Ты упустил свой шанс.

Слав, оператор, стал поэтом нашей группы.

Его никто не просил, он по своей воле снимал лица альпинистов. Загорелые, обветренные лица, сверкающие пламенем далеких просторов. Поэт камеры успел нас увидеть спокойными и скромными. Он показал лица людей, которые вовсе не уверены в том, что могут покорить любую высоту, как воображают некоторые. Не надменные, презирающие высоту взгляды, а взгляды задумчивые, уважительные взоры, устремленные вверх, не переоценивающие свои усилия.

Поэт, как же ты не заметил этих лиц? Слепец!

Ты складывал свои абстрактные, герметические, непонятные стихи!

И уже ничего нельзя исправить!

Поэт задает вселенной вопрос

Моя ли это ошибка, звезды?

Разве я не был до конца верен невнятным голосам, идущим из самой дальней близи вместе с ритмичным шепотом крови?

Мне кажется… Я уверен… Возможно… Не знаю…

Ваша ли это ошибка, звезды?

И вместо ответа — снежный скрежет в ушах, словно холодный безрадостный смех далеких звезд.

Талант в группе

Поэт вообразил, будто исполняет повеление своего таланта?

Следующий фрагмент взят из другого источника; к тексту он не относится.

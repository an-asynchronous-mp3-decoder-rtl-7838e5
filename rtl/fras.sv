// fras: the arithmetic core of the requantizer, eq. (1):
//   xr = sign(is) * |is|^(4/3) * 2^(C/4)
// p43 is |is|^(4/3) from pow43_rom (Q18.14). C is the exponent in quarter
// steps computed by the requantizer controller from the global gain, the
// scalefactors and the subblock gains. 2^(C/4) is split into
// 2^floor(C/4), a shift, and 2^((C mod 4)/4), one of four Q2.30 constants.
// The result is Q4.28, saturated to the 32-bit range. Purely combinational.
module fras
  import pamp3_pkg::*;
(
  input  logic [31:0]        p43,
  input  logic               neg,
  input  logic signed [11:0] c,
  output sample_t            xr
);
  logic [31:0]        frac;
  logic [63:0]        prod;
  logic signed [11:0] e;
  logic [63:0]        mag;
  int                 sh;

  always_comb begin
    case (c[1:0])
      2'd0: frac = 32'h4000_0000;   // 2^0
      2'd1: frac = 32'h4C1B_F829;   // 2^0.25
      2'd2: frac = 32'h5A82_799A;   // 2^0.5
      default: frac = 32'h6BA2_7E65; // 2^0.75
    endcase
    prod = 64'(p43) * 64'(frac);          // Q20.44
    e    = c >>> 2;
    sh   = 16 - int'(e);                  // Q20.44 -> Q4.28 is >> 16
    if (sh >= 64)      mag = '0;
    else if (sh >= 0)  mag = prod >> sh;
    else if (sh < -30 || (prod >> (64 + sh)) != 0) mag = 64'h7FFF_FFFF;
    else               mag = prod << (-sh);
    if (mag > 64'h7FFF_FFFF) mag = 64'h7FFF_FFFF;
    xr = neg ? -sample_t'(mag[31:0]) : sample_t'(mag[31:0]);
  end
endmodule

Мы, группа, — особое, неисследованное существо. Нам принадлежит будущее. Многоокое, многорукое, многовалентное существо населит планету.

Для своего развития группа нуждается в талантах. И она создает их. Она направляет свои излучения на одного из своих членов и пробуждает в нем дремавшие и не могшие проявиться вне группы таланты.

Мы говорим: «Пиши!» И неопытный стихотворец вырастает, оправдывая наши надежды.

Мы приказываем: «Пиши о том, пиши так, пиши сейчас!» И поэт, если он сознает свою роль, тотчас садится творить.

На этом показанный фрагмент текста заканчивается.